Data extracted from a collection:
=== Section Start ===

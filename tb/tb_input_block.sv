// tb_input_block: encodes a set of input values (the ends of the range, every
// field centre and random values) and checks that every one of the 16 input
// neurons fires exactly once, in the time step given by an independent model
// of the receptive fields, counted from the first step after load.
module tb_input_block;
  localparam int XW = 8, NR = 16, DW = 4;
  logic clk = 0, rst_n = 0;
  logic [XW-1:0] x;
  logic rd, load, step;
  logic [NR-1:0] spike;
  logic [NR-1:0][DW-1:0] delays;
  int checks = 0, failures = 0;

  input_block #(.XW(XW), .NR(NR), .DW(DW)) dut (.*);

  always #5 clk = ~clk;

  initial begin
    repeat (20000) @(posedge clk);
    $display("watchdog expired");
    failures++;
    $display("TB_RESULT checks=%0d failures=%0d", checks, failures);
    $finish;
  end

  function automatic int model(int k, int xv);
    int a, r;
    a = (xv > 17 * k) ? xv - 17 * k : 17 * k - xv;
    r = (a < 30) ? 35 - $rtoi($floor(a * 35.0 / 30.0)) : 0;
    return 15 - $rtoi($floor(3.0 * r / 7.0 + 0.5));
  endfunction

  task automatic encode(int xv);
    int at [NR];
    int n  [NR];
    for (int k = 0; k < NR; k++) begin at[k] = -1; n[k] = 0; end
    x = XW'(xv); rd = 1;
    @(negedge clk);
    rd = 0; x = XW'($urandom);  // the value need only be valid with rd
    load = 1;
    @(negedge clk);
    load = 0; step = 1;
    for (int s = 0; s < 18; s++) begin
      #1;
      for (int k = 0; k < NR; k++) if (spike[k]) begin n[k]++; at[k] = s; end
      @(negedge clk);
    end
    step = 0;
    for (int k = 0; k < NR; k++) begin
      checks++;
      if (n[k] != 1 || at[k] != model(k, xv)) begin
        failures++;
        if (failures < 10)
          $display("FAIL x=%0d neuron %0d: %0d spikes, at %0d, exp %0d", xv, k, n[k], at[k], model(k, xv));
      end
      checks++;
      if (int'(delays[k]) != model(k, xv)) failures++;
    end
  endtask

  initial begin
    rd = 0; load = 0; step = 0; x = 0;
    repeat (2) @(negedge clk);
    rst_n = 1;
    encode(0); encode(255); encode(25);
    for (int k = 0; k < NR; k++) encode(17 * k);
    repeat (60) encode(int'($urandom_range(0, 255)));
    $display("TB_RESULT checks=%0d failures=%0d", checks, failures);
    $finish;
  end
endmodule
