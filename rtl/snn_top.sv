// snn_top: pseudo-RBF spiking neural network (psSNN) for unsupervised
// clustering of a two-dimensional input space.
//
// Each of the NV input variables (8 bits) is encoded by an input_block into NR
// spikes whose delays reflect how close the value lies to NR overlapping
// triangular receptive fields. Every one of the NV*NR input neurons is
// connected to every one of the NO output neurons by a learning synapse
// (2 x 16 x 3 = 96 synapses with 8-bit weights at the defaults). The somas
// integrate the weighted spikes and fire; the first firing time of each output
// neuron is the network's answer: the earlier it fires, the closer the sample
// is to the pattern stored in that neuron's weights. At the end of every frame
// the synapses of the output neurons whose learn_en bit is set adapt their
// weights with the temporal Hebbian rule. Which neurons learn is left to the
// user of the network (for example only the first one to fire); the published design
// only says that the synapses have inputs to control learning.
//
// Weights can be written (w_we) and read (w_rdata) through one port that
// selects a synapse by output neuron (w_out) and input neuron (w_in =
// variable * NR + field).
//
// Debug outputs: the phase of the frame, the delays read for the current
// sample, the input spikes and the membrane potentials (16-bit signed).
//
// Timing: one frame per sample, 2**DW + 3 cycles from start to done
// (19 cycles at the defaults); out_fired/out_time are valid while done is high.
module snn_top
  import snn_pkg::*;
#(
  parameter int unsigned NV        = N_INPUTS,
  parameter int unsigned NR        = N_RF,
  parameter int unsigned NO        = N_OUT,
  parameter int unsigned XW        = X_W,
  parameter int unsigned DW        = DELAY_W,
  parameter int unsigned WW        = W_W,
  parameter int          THRESHOLD = 640,
  localparam int unsigned NI       = NV * NR,
  localparam int unsigned TW       = DW + 1
) (
  input  logic                        clk,
  input  logic                        rst_n,
  // sample input
  input  logic                        start,
  input  logic [NV-1:0][XW-1:0]       x,
  input  logic [NO-1:0]               learn_en,
  // weight load / store
  input  logic                        w_we,
  input  logic [$clog2(NO)-1:0]       w_out,
  input  logic [$clog2(NI)-1:0]       w_in,
  input  logic [WW-1:0]               w_wdata,
  output logic [WW-1:0]               w_rdata,
  // status and results
  output logic                        busy,
  output logic                        done,
  output phase_e                      phase,
  output logic [NV-1:0][NR-1:0][DW-1:0] in_delay,
  output logic [NI-1:0]               in_spike,
  output logic [NO-1:0]               out_spike,
  output logic [NO-1:0]               out_fired,
  output logic [NO-1:0][TW-1:0]       out_time,
  output logic [NO-1:0][15:0]         out_mp
);
  logic          rd, load, clear, step, learn;
  logic [TW-1:0] t;

  logic [NO-1:0][NI-1:0][WW-1:0] psp;
  logic [NO-1:0][NI-1:0][WW-1:0] weight;

  frame_ctrl #(.DW(DW), .TW(TW)) u_ctrl (
    .clk, .rst_n, .start, .busy, .rd, .load, .clear, .step, .t, .learn, .done, .phase
  );

  for (genvar v = 0; v < NV; v++) begin : g_in
    input_block #(.XW(XW), .NR(NR), .DW(DW)) u_in (
      .clk, .rst_n,
      .x      (x[v]),
      .rd     (rd),
      .load   (load),
      .step   (step),
      .spike  (in_spike[v*NR +: NR]),
      .delays (in_delay[v])
    );
  end

  for (genvar j = 0; j < NO; j++) begin : g_out
    for (genvar i = 0; i < NI; i++) begin : g_syn
      synapse #(.WW(WW), .TW(TW)) u_syn (
        .clk, .rst_n,
        .clear      (clear),
        .t          (t),
        .pre_spike  (in_spike[i]),
        .post_spike (out_spike[j]),
        .learn      (learn),
        .learn_en   (learn_en[j]),
        .w_we       (w_we && w_out == j && w_in == i),
        .w_wdata    (w_wdata),
        .psp        (psp[j][i]),
        .weight     (weight[j][i])
      );
    end

    soma #(.NI(NI), .WW(WW), .TW(TW), .MPW(16), .THRESHOLD(THRESHOLD)) u_soma (
      .clk, .rst_n,
      .clear     (clear),
      .integ     (step),
      .t         (t),
      .psp       (psp[j]),
      .spike     (out_spike[j]),
      .fired     (out_fired[j]),
      .fire_time (out_time[j]),
      .mp        (out_mp[j])
    );
  end

  assign w_rdata = weight[w_out][w_in];
endmodule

=== Section End ===

TRY IT:
Each line from the top of the records above through the line containing "module tb_input_block;" needs to be transcribed exactly, and no line after it.

RESPONSE TO THE EXERCISE:
filename tb/tb_input_block.sv
// tb_input_block: encodes a set of input values (the ends of the range, every
// field centre and random values) and checks that every one of the 16 input
// neurons fires exactly once, in the time step given by an independent model
// of the receptive fields, counted from the first step after load.
module tb_input_block;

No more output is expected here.